We live in a very different world now than when we were children.  With good reason there’s a lot more concern about safety.  It seems like it is much harder to get into a “good” college, and the expectations of the extracurricular activities, grades and AP courses on our children are so much higher than for us. It’s all very complicated and fraught.  But we tend to swing to the opposite extreme in an attempt to correct what we felt didn’t work for us.

In a great article in the Atlantic,  Lori Gottleib writes about the “20 something’s” she sees in therapy. They often don’t have the necessary skills for day-to-day living perhaps because they did not participate in chores at home.   They expect things to always be perfect for them perhaps because they were sheltered from distress by parents intervening on their behalf even into the college years. They were not raised with firm limit setting, so perhaps they don’t know how to handle disappointment and frustration.  These children fear making choices because they were given so many choices they began to fear choosing any option because it precluded other options.  They have expectations that everything will be perfect for them perhaps because their parents always emphasized how special they were and put building self esteem as the most important goal of raising children.

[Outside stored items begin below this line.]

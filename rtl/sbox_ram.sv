// sbox_ram: true dual-port RAM holding the S-boxes of one key searching unit.
//
// Two independent synchronous ports (A and B), each with its own address,
// write enable and data. Both ports work in read-before-write mode: on a write
// the read data register receives the word that was stored at the address
// before the write. That mode lets a key tester swap S[i] and S[j] in three
// cycles instead of four (read S[i]; write S[j] and get old S[j] back in the
// same cycle; write S[i]).
//
// Default geometry is 512 words of 16 bits. A key searching unit splits it by
// the address MSB into two S-boxes (one per port), and each 16-bit word into a
// high and a low byte so that one byte can be scrambled while the other is
// being set back to the identity for the next key.
//
// Timing: address, write enable and data are sampled on the rising clock edge;
// dout is valid after that edge (one cycle read latency). Writes to the same
// address from both ports in one cycle are not used by this design; should they
// occur, port B's data is kept. There is no reset: the contents are set by the
// controller's initialisation pass.
//
// The 512 x 16 geometry, the true dual-port use and read-before-write come
// from the Block RAM configuration of the design this RTL implements; the
// collision rule and writing it as an inferred array are this RTL's choices.
module sbox_ram #(
  parameter int unsigned DEPTH = 512,
  parameter int unsigned WIDTH = 16,
  localparam int unsigned AW   = $clog2(DEPTH)
) (
  input  logic             clk,
  // port A
  input  logic [AW-1:0]    addr_a,
  input  logic             we_a,
  input  logic [WIDTH-1:0] din_a,
  output logic [WIDTH-1:0] dout_a,
  // port B
  input  logic [AW-1:0]    addr_b,
  input  logic             we_b,
  input  logic [WIDTH-1:0] din_b,
  output logic [WIDTH-1:0] dout_b
);

  logic [WIDTH-1:0] mem [DEPTH];

  always_ff @(posedge clk) begin
    // read-before-write: both reads see the contents before this edge's writes
    dout_a <= mem[addr_a];
    dout_b <= mem[addr_b];
    if (we_a) mem[addr_a] <= din_a;
    if (we_b) mem[addr_b] <= din_b;
  end

endmodule
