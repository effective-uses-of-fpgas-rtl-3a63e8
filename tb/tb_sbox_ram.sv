// tb_sbox_ram: random traffic on both ports of the 512 x 16 S-box RAM.
//
// A reference array in the testbench follows every write. Each cycle both
// ports get a random address (port A in the lower half, port B in the upper
// half, as a key searching unit uses them) and a random write enable; the
// read data one cycle later must equal the reference contents before that
// cycle's writes, including on the write port (read-before-write).
module tb_sbox_ram;

  localparam int DEPTH = 512;

  logic        clk = 1'b0;
  logic [8:0]  addr_a, addr_b;
  logic        we_a, we_b;
  logic [15:0] din_a, din_b, dout_a, dout_b;
  logic [15:0] ref_mem [DEPTH];
  logic [15:0] exp_a, exp_b;
  int checks = 0, failures = 0;
  int n_rbw = 0;

  sbox_ram dut (
    .clk    (clk),
    .addr_a (addr_a), .we_a (we_a), .din_a (din_a), .dout_a (dout_a),
    .addr_b (addr_b), .we_b (we_b), .din_b (din_b), .dout_b (dout_b)
  );

  always #5 clk = ~clk;

  initial begin
    addr_a = '0; addr_b = 9'd256; we_a = 1'b0; we_b = 1'b0; din_a = '0; din_b = '0;
    // fill through both ports
    for (int n = 0; n < 256; n++) begin
      @(negedge clk);
      addr_a = 9'(n);       we_a = 1'b1; din_a = 16'(n * 3 + 1);
      addr_b = 9'(n + 256); we_b = 1'b1; din_b = 16'(n * 7 + 5);
      ref_mem[n]       = 16'(n * 3 + 1);
      ref_mem[n + 256] = 16'(n * 7 + 5);
    end
    @(negedge clk);
    we_a = 1'b0; we_b = 1'b0;
    for (int n = 0; n < 4000; n++) begin
      @(negedge clk);
      addr_a = {1'b0, 8'($urandom)};
      addr_b = {1'b1, 8'($urandom)};
      we_a   = 1'($urandom);
      we_b   = 1'($urandom);
      din_a  = 16'($urandom);
      din_b  = 16'($urandom);
      exp_a  = ref_mem[addr_a];
      exp_b  = ref_mem[addr_b];
      if (we_a) ref_mem[addr_a] = din_a;
      if (we_b) ref_mem[addr_b] = din_b;
      @(posedge clk);
      #1;
      checks += 2;
      if (dout_a !== exp_a) begin
        failures++;
        $display("FAIL: port A addr %0d we %0b got %h expected %h", addr_a, we_a, dout_a, exp_a);
      end
      if (dout_b !== exp_b) begin
        failures++;
        $display("FAIL: port B addr %0d we %0b got %h expected %h", addr_b, we_b, dout_b, exp_b);
      end
      if (we_a && din_a != exp_a) n_rbw++;
    end
    checks++;
    if (n_rbw == 0) begin
      failures++;
      $display("FAIL: no read-before-write case was exercised");
    end
    $display("TB_RESULT checks=%0d failures=%0d", checks, failures);
    $finish;
  end

  initial begin
    repeat (10_000) @(posedge clk);
    failures++;
    $display("FAIL: watchdog");
    $display("TB_RESULT checks=%0d failures=%0d", checks, failures);
    $finish;
  end

endmodule
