// key_search_unit: one S-box RAM shared by two key testers.
//
// A 512 x 16 true dual-port RAM is split by its address MSB into two S-boxes.
// Port A (MSB = 0) serves the tester of key K and port B (MSB = 1) the tester
// of key K + 1, so one RAM tests two keys at the same time. Inside each S-box
// the 16-bit words carry two 256-entry permutations (high and low byte) that
// the testers use alternately, one being scrambled while the other is refilled
// with the identity (see key_tester_datapath).
//
// Interface: the engine's control word and the expected keystream bytes come
// in; per tester the last key byte (K5), the compare hit of the CHK cycle and
// the found flag go out. Timing is that of the testers: everything advances
// in lock step with the engine controller, one RAM access per port per cycle.
//
// Splitting one RAM by its address MSB into the S-boxes of keys K and K+1
// follows the original design; one datapath instance per port is this RTL's
// way of drawing it.
module key_search_unit
  import rc4_pkg::*;
#(
  parameter byte_t SLOT_BASE = 8'd0   // offset of the port-A key within the engine's pass
) (
  input  logic  clk,
  input  logic  rst_n,
  input  ctrl_t ctrl,
  input  logic  load_key,
  input  byte_t k5_next,
  input  byte_t expected [MATCH_BYTES],
  output byte_t k5    [2],
  output logic  hit   [2],
  output logic  found [2]
);

  byte_t       addr [2];
  logic        we   [2];
  logic [15:0] din  [2];
  logic [15:0] dout [2];

  sbox_ram #(.DEPTH(512), .WIDTH(16)) u_ram (
    .clk    (clk),
    .addr_a ({1'b0, addr[0]}),
    .we_a   (we[0]),
    .din_a  (din[0]),
    .dout_a (dout[0]),
    .addr_b ({1'b1, addr[1]}),
    .we_b   (we[1]),
    .din_b  (din[1]),
    .dout_b (dout[1])
  );

  for (genvar p = 0; p < 2; p++) begin : g_tester
    key_tester_datapath #(.SLOT(SLOT_BASE + byte_t'(p))) u_tester (
      .clk      (clk),
      .rst_n    (rst_n),
      .ctrl     (ctrl),
      .load_key (load_key),
      .k5_next  (k5_next),
      .expected (expected),
      .addr     (addr[p]),
      .we       (we[p]),
      .din      (din[p]),
      .dout     (dout[p]),
      .k5       (k5[p]),
      .hit      (hit[p]),
      .found    (found[p])
    );
  end

endmodule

I started to think about all this and came to the conclusion that in the swing to put more focus on self esteem, be more involved in our children’s lives, make sure they get into good colleges, prevent some of the pain we experienced,  some of us swung to an opposite extreme of not setting firm limits with our children, not promoting appropriate age level independence and problem solving and therefore we now have a problem with our children being equipped to handle distress and disappointment as well as be able to independently problem-solve. I don’t think the answer is to swing to the “Tiger Mom” approach.

I have spent a lot of time trying to think about how to find a middle ground approach and I hope to share my ideas and thoughts about that in this blog.